There is a new exhibit opening this weekend at the Natural History Museum in New York City called Spiders Alive! While I am excited to see the creepy crawlies they will have, it is a little less thrilling now that I have come face to face with some disturbing specimens in upstate New York. On Monday night, I was about to walk down the stairs of the house we rented when I felt like I was being watched. I looked down. Sitting on the ledge by the staircase was an enormous spider (maybe half the size of my palm) with stripes.

"Oh shit!" I yelled. "You have to see this!" Unfortunately, I then emitted a cloud of dangerous toxic gas. (let's just say I've been indulging in a lot of rich foods while away.)

This would have been fine if it had killed the spider, as it should have because I cannot understand how something so tiny could withstand that level of fumes. This just shows how scary the spider was. The other problem was that I had summoned others to witness the spider, and therefore my friend walked into the gas cloud.

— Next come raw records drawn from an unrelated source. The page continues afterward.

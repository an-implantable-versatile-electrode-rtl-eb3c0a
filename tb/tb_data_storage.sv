`timescale 1ns/1ps
// tb_data_storage - self-checking test of Reg1 (Gray-addressed serial
// loading) and Reg2 (switch register). Random 26-bit words are loaded one
// bit per falling edge; Reg1 must hold bit k of the stream in b[k]. Each
// Reg2 operation is then applied and the switch outputs compared with the
// pattern worked out here from the loaded word. Also checks the clear by
// the error output, the clear by the reset sequence and power-on reset.
module tb_data_storage;
  import rdm_pkg::*;
  localparam int N_EL = 13;
  localparam int NB   = 2 * N_EL;

  logic clk = 1'b1, por = 1'b0, seq_rst = 1'b0, load_en = 1'b0, err_clr = 1'b0, shr = 1'b0;
  reg2_op_e reg2_op = R2_HOLD;
  logic [NB-1:0] b;
  logic [N_EL-1:0] v_c, v_a, exp_c, exp_a;
  logic [NB-1:0] word;
  int checks = 0, failures = 0;

  data_storage #(.N_EL(N_EL)) dut (.*);

  task automatic check(input logic ok, input string what);
    checks++;
    if (!ok) begin
      failures++;
      $display("FAIL %s at %0t", what, $time);
    end
  endtask

  task automatic edge_();
    #5 clk = 1'b0;
    #5 clk = 1'b1;
    #5;
  endtask

  task automatic apply(input reg2_op_e op);
    reg2_op = op;
    edge_();
    reg2_op = R2_HOLD;
  endtask

  initial begin
    #1 por = 1'b1;
    #11;
    check(v_c == '1 && v_a == '0 && b == '0, "power-on state");
    por = 1'b0;
    for (int t = 0; t < 200; t++) begin
      for (int i = 0; i < NB; i++) word[i] = 1'($urandom);
      seq_rst = 1'b1; shr = 1'b1; edge_(); seq_rst = 1'b0;
      check(b == '0, "reset sequence clears Reg1");
      load_en = 1'b1;
      for (int i = 0; i < NB; i++) begin
        shr = word[i];
        edge_();
        check(b[i] == word[i] && (b >> (i + 1)) == '0, $sformatf("bit %0d loaded", i));
      end
      load_en = 1'b0;
      check(b == word, "Reg1 holds the word");
      // a further edge with loading off changes nothing
      shr = ~shr; edge_();
      check(b == word, "Reg1 holds after loading stops");
      for (int k = 0; k < N_EL; k++) begin
        exp_c[k] = word[2*k];
        exp_a[k] = word[2*k+1];
      end
      apply(R2_FORWARD);
      check(v_c == exp_c && v_a == exp_a, "forward pattern");
      apply(R2_HOLD);
      check(v_c == exp_c && v_a == exp_a, "hold");
      apply(R2_OPEN);
      check(v_c == '0 && v_a == '0, "all open");
      apply(R2_REVERSE);
      check(v_c == exp_a && v_a == exp_c, "reversed pattern");
      apply(R2_DISCHARGE);
      check(v_c == '1 && v_a == '0, "discharge");
      if (t % 4 == 0) begin
        err_clr = 1'b1; edge_(); err_clr = 1'b0;
        check(b == '0, "e clears Reg1");
        apply(R2_FORWARD);
        check(v_c == '0 && v_a == '0, "cleared word opens all switches");
      end
    end
    por = 1'b1; #1;
    check(b == '0 && v_c == '1 && v_a == '0, "asynchronous power-on reset");
    $display("TB_RESULT checks=%0d failures=%0d", checks, failures);
    $finish;
  end

  initial begin
    #2000000;
    failures++;
    $display("watchdog expired");
    $display("TB_RESULT checks=%0d failures=%0d", checks, failures);
    $finish;
  end
endmodule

"What is that?" he said and coughed, referring to the horrendous smell, not the frightening spider.

"Sorry," I said.

Then he noticed the spider and shrunk back a second time. We decided that the best course of action was to kill it with a very large flyswatter with a long handle. I slapped at it, but it jumped off the ledge and ran down the stairs. We screamed. My friend down the stairs, through the kitchen, and outside. I was left to contend with the monster alone. I am sure by then that it had armed itself with a little pistol and threatened to cap me. But that could be my imagination.

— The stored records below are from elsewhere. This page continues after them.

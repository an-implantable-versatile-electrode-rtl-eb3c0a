`timescale 1ns/1ps
// digital_unit - the clockless control logic of the electrode driver.
//
// It is driven only by the pulses it receives: clk is the clock extracted
// from the Vin pulse train by the data demodulation block and shr the
// demodulated bit. Three blocks work together. The reset block spots the
// '1111' sequence that opens every control word. The data storage block
// writes the following 2*N_EL bits into Reg1 and drives the output stage
// switches from Reg2. The mode selection block counts the bits, checks the
// word, and steps through the operating modes U1U0 (00 reception,
// 01 first phase, 11 interphase delay, 10 second phase), one mode per
// further Vin pulse. por is the chip's power-on reset; the reset sequence
// resets only this unit.
//
// Interface: v_c[k] / v_a[k] close the cathodic / anodic switch of
// electrode k; u is the operating mode; err is high after a rejected word.
// Timing: all state changes on the falling edge of clk. Two assertions
// guard the switch outputs: never both switches of an electrode, and the
// first phase is only ever followed by the interphase delay (or by a
// restart to reception).
//
// The partition into three blocks, their connections and the registers
// follow the design description; the details inside each block are
// documented there.
module digital_unit
  import rdm_pkg::*;
#(
  parameter int unsigned N_EL = rdm_pkg::N_EL_DEFAULT
) (
  input  logic            clk,
  input  logic            por,
  input  logic            shr,
  output logic [N_EL-1:0] v_c,
  output logic [N_EL-1:0] v_a,
  output mode_e           u,
  output logic            err
);

  logic              seq_rst, load_en, e;
  logic [2*N_EL-1:0] b;
  reg2_op_e          reg2_op;

  reset_block u_reset (
    .clk    (clk),
    .por    (por),
    .shr    (shr),
    .seq_rst(seq_rst)
  );

  mode_selection #(.N_EL(N_EL)) u_mode (
    .clk    (clk),
    .por    (por),
    .seq_rst(seq_rst),
    .b      (b),
    .load_en(load_en),
    .e      (e),
    .reg2_op(reg2_op),
    .u      (u),
    .err    (err)
  );

  data_storage #(.N_EL(N_EL)) u_store (
    .clk    (clk),
    .por    (por),
    .seq_rst(seq_rst),
    .load_en(load_en),
    .err_clr(e),
    .reg2_op(reg2_op),
    .shr    (shr),
    .b      (b),
    .v_c    (v_c),
    .v_a    (v_a)
  );

  // Safety rule of the chip: no electrode may ever have its anodic and
  // cathodic switch closed together (that would short Iin to the return).
  a_no_short: assert property (@(negedge clk) disable iff (por) !(|(v_c & v_a)))
    else $error("electrode with both switches closed");

  // The mode only moves along 00 -> 01 -> 11 -> 10 -> 00, or back to 00.
  a_mode_order: assert property (@(negedge clk) disable iff (por)
      (u == MODE_PH1) |=> (u == MODE_PH1 || u == MODE_IPD || u == MODE_RX))
    else $error("illegal mode step after the first phase");

endmodule
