`timescale 1ns/1ps
// tb_digital_unit - self-checking test of the complete digital unit at
// bit level. The clock and data are driven as the demodulator delivers
// them: clk falls at the start of each received pulse and rises later,
// when shr takes the new bit. Each stimulation cycle is the 32-bit word
// ('1111', 26 switch bits, '00') plus four timing pulses. After every pulse
// the mode and the switch controls are compared with values worked out
// here from the word: forward pattern in the first phase, all open in the
// interphase delay, swapped pattern in the second phase, all cathodic
// switches closed afterwards; all open in both phases for a rejected word.
module tb_digital_unit;
  import rdm_pkg::*;
  localparam int N_EL = 13;
  localparam int NB   = 2 * N_EL;

  logic clk = 1'b1, por = 1'b0, shr = 1'b0;
  logic [N_EL-1:0] v_c, v_a;
  mode_e u;
  logic err;
  int checks = 0, failures = 0;
  int n_good = 0, n_bad = 0, n_restart = 0;

  digital_unit #(.N_EL(N_EL)) dut (.*);

  task automatic check(input logic ok, input string what);
    checks++;
    if (!ok) begin
      failures++;
      $display("FAIL %s at %0t", what, $time);
    end
  endtask

  // One received pulse carrying bit v.
  task automatic pulse(input logic v);
    clk = 1'b0;
    #400;
    clk = 1'b1;
    shr = v;
    #1600;
  endtask

  function automatic logic [NB-1:0] random_word(input int kind);
    logic [NB-1:0] w;
    w = '0;
    for (int k = 0; k < N_EL; k++) begin
      int r;
      r = int'($urandom % 3);
      if (r == 0) w[2*k] = 1'b1;
      if (r == 1) w[2*k+1] = 1'b1;
    end
    if (kind == 1) w[2*($urandom % N_EL) +: 2] = 2'b11;
    if (kind == 2) for (int k = 0; k < N_EL; k++) w[2*k] = 1'b0;
    if (kind == 3) for (int k = 0; k < N_EL; k++) w[2*k+1] = 1'b0;
    // A run of four '1's inside the word is itself a reset sequence; such
    // words are tested separately.
    for (int i = 0; i + 3 < NB; i++)
      if (w[i +: 4] == 4'hF) w[i+1] = 1'b0;
    return w;
  endfunction

  task automatic run_cycle(input logic [NB-1:0] w);
    logic [N_EL-1:0] c, a;
    logic bad;
    logic any_c, any_a, both;
    any_c = 1'b0; any_a = 1'b0; both = 1'b0;
    for (int k = 0; k < N_EL; k++) begin
      c[k] = w[2*k];
      a[k] = w[2*k+1];
      any_c |= c[k];
      any_a |= a[k];
      both  |= c[k] & a[k];
    end
    bad = both || !any_c || !any_a;
    if (bad) begin c = '0; a = '0; n_bad++; end else n_good++;
    repeat (4) pulse(1'b1);
    for (int i = 0; i < NB; i++) begin
      pulse(w[i]);
      check(u == MODE_RX && v_c == '1 && v_a == '0, "reception: electrodes held at reference");
    end
    pulse(1'b0);
    pulse(1'b0);
    check(u == MODE_RX, "still receiving after the word");
    pulse(1'b0);   // the word's second dummy bit is checked on this edge
    check(err == bad, "error flag");
    check(u == MODE_PH1 && v_c == c && v_a == a, "first phase pattern");
    pulse(1'b0);
    check(u == MODE_IPD && v_c == '0 && v_a == '0, "interphase: all open");
    pulse(1'b0);
    check(u == MODE_PH2 && v_c == a && v_a == c, "second phase: reversed");
    pulse(1'b0);
    check(u == MODE_RX && v_c == '1 && v_a == '0, "after second phase: discharge");
  endtask

  initial begin
    #1 por = 1'b1;
    #100;
    check(u == MODE_RX && v_c == '1 && v_a == '0, "power-on state");
    por = 1'b0;
    // pulses before any reset sequence change nothing
    repeat (5) pulse(1'b0);
    check(u == MODE_RX && v_c == '1, "ignored before a reset sequence");
    // a word cut short by a new reset sequence is abandoned
    for (int t = 0; t < 10; t++) begin
      repeat (4) pulse(1'b1);
      repeat (1 + $urandom % 20) pulse(1'($urandom % 2));
      pulse(1'b0);
      run_cycle(random_word(0));
      n_restart++;
    end
    for (int t = 0; t < 150; t++) begin
      run_cycle(random_word((($urandom % 2) != 0) ? 0 : int'($urandom % 4)));
      repeat ($urandom % 3) begin
        pulse(1'b0);
        check(u == MODE_RX && v_c == '1 && v_a == '0, "idle pulses ignored");
      end
    end
    check(n_good > 20 && n_bad > 20, "valid and rejected words both exercised");
    $display("TB_RESULT checks=%0d failures=%0d", checks, failures);
    $finish;
  end

  initial begin
    #20ms;
    failures++;
    $display("watchdog expired");
    $display("TB_RESULT checks=%0d failures=%0d", checks, failures);
    $finish;
  end
endmodule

I chased it around the kitchen (it cleverly stuck to corners that the flyswatter couldn't reach well), and finally beat it to death. For good measure, I scooped it up in a paper towel and crushed it. To be honest, I hate killing spiders since they get rid of so many evil bugs, but this one was too much. My cousin wisely pointed out that a bite from that thing in the night would be really bad. (She also, before seeing it, yelled at me to stomp on it with my shoe. Then when it an to the kitchen and she saw its size, she realize the folly of this advice.)

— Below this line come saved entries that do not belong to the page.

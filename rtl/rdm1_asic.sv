`timescale 1ns/1ps
// rdm1_asic - the electrode-driving chip (RDM1 version, 13 electrodes).
//
// The chip sits on an epidural electrode array and talks to an implanted
// hub over three wires: Vss, Vin and Iin. Vin carries the supply, the
// control data and the stimulus timing all at once: it idles high (5 V,
// charging an on-chip storage capacitor) and every bit is a low pulse,
// short for '0' and long for '1'. Iin is the stimulus current, generated by
// the hub and only switched onto the electrodes here. There is no clock:
// the logic runs on the pulses it receives.
//
// One stimulation cycle is a 32-pulse control word - '1111', 26 switch
// bits C0 A0 ... C12 A12, '00' - followed by four timing pulses that start
// the first phase, the interphase delay, the second phase (anodes and
// cathodes swapped) and the return to reception, during which all
// electrodes are tied to the reference. A word that closes both switches
// of an electrode, or names no cathode or no anode, is rejected and the
// cycle passes with all switches open.
//
// Blocks: power_on_reset and data_demodulation (behavioural models of
// analog circuits), digital_unit (synthesizable: reset block, mode
// selection, data storage), output_stage (behavioural model of the HV
// switches and their bias). The storage capacitor, current reference and
// current mirrors have no logic function; the capacitor's state enters as
// vdd_ok and the anodic bias current is part of the output stage model.
//
// Interface: vdd_ok (VDD up), vin (logic level of Vin), i_in_ua (Iin in
// uA); i_el_ua (electrode currents in uA, positive into the tissue), v_c /
// v_a (switch controls), u (operating mode U1U0), err (last word rejected),
// short_fault (an electrode has both switches closed; never expected).
module rdm1_asic
  import rdm_pkg::*;
#(
  parameter int unsigned N_EL      = rdm_pkg::N_EL_DEFAULT,
  parameter real         T_MONO_NS = 800.0,
  parameter real         T_POR_NS  = 1000.0,
  parameter real         I_BIAS_UA = 5.0
) (
  input  logic            vdd_ok,
  input  logic            vin,
  input  real             i_in_ua,
  output real             i_el_ua [N_EL],
  output real             i_stim_ua,
  output logic [N_EL-1:0] v_c,
  output logic [N_EL-1:0] v_a,
  output mode_e           u,
  output logic            err,
  output logic            short_fault
);

  logic por, clk, shr;

  power_on_reset #(.T_POR_NS(T_POR_NS)) u_por (
    .vdd_ok(vdd_ok),
    .por   (por)
  );

  data_demodulation #(.T_MONO_NS(T_MONO_NS)) u_demod (
    .vin(vin),
    .por(por),
    .clk(clk),
    .shr(shr)
  );

  digital_unit #(.N_EL(N_EL)) u_digital (
    .clk(clk),
    .por(por),
    .shr(shr),
    .v_c(v_c),
    .v_a(v_a),
    .u  (u),
    .err(err)
  );

  output_stage #(.N_EL(N_EL), .I_BIAS_UA(I_BIAS_UA)) u_out (
    .v_c        (v_c),
    .v_a        (v_a),
    .i_in_ua    (i_in_ua),
    .i_el_ua    (i_el_ua),
    .i_stim_ua  (i_stim_ua),
    .short_fault(short_fault)
  );

endmodule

Not long after that, we realized that mice had torn into a package of bread. We double bagged the rest of the vittles. A day later, we found a gray mouse scurrying around the kitchen. Nothing else seemed eaten, so we shrugged. "It's the country - what're ya gonna do?"

Last night the mouse and his/her friends provoked us into drastic action. I walked in the kitchen, and it was running along the shelves. Fine. Then I looked at a chair. Turds. Little fucker. This morning, more poop on another chair. Dammit mouse. You eat my food and I look the other way. They way to repay my kindness is therefore not to shit on my furniture.

So it was not without a sense of poetic justice that I noticed the headless mouse corpse on the brick path leading to the driveway. Really, it wasn't even headless. It was sort of a back leg and tail, with some side. "That is what happens when you spit in my face, asshole," I muttered as I scooped it up with a slotted spoon and dumped it in a remote patch of trees and high grass.

The slotted spoon? I threw that out, although I was tempted to leave it out as a reminder that no good comes to creatures that fuck with me.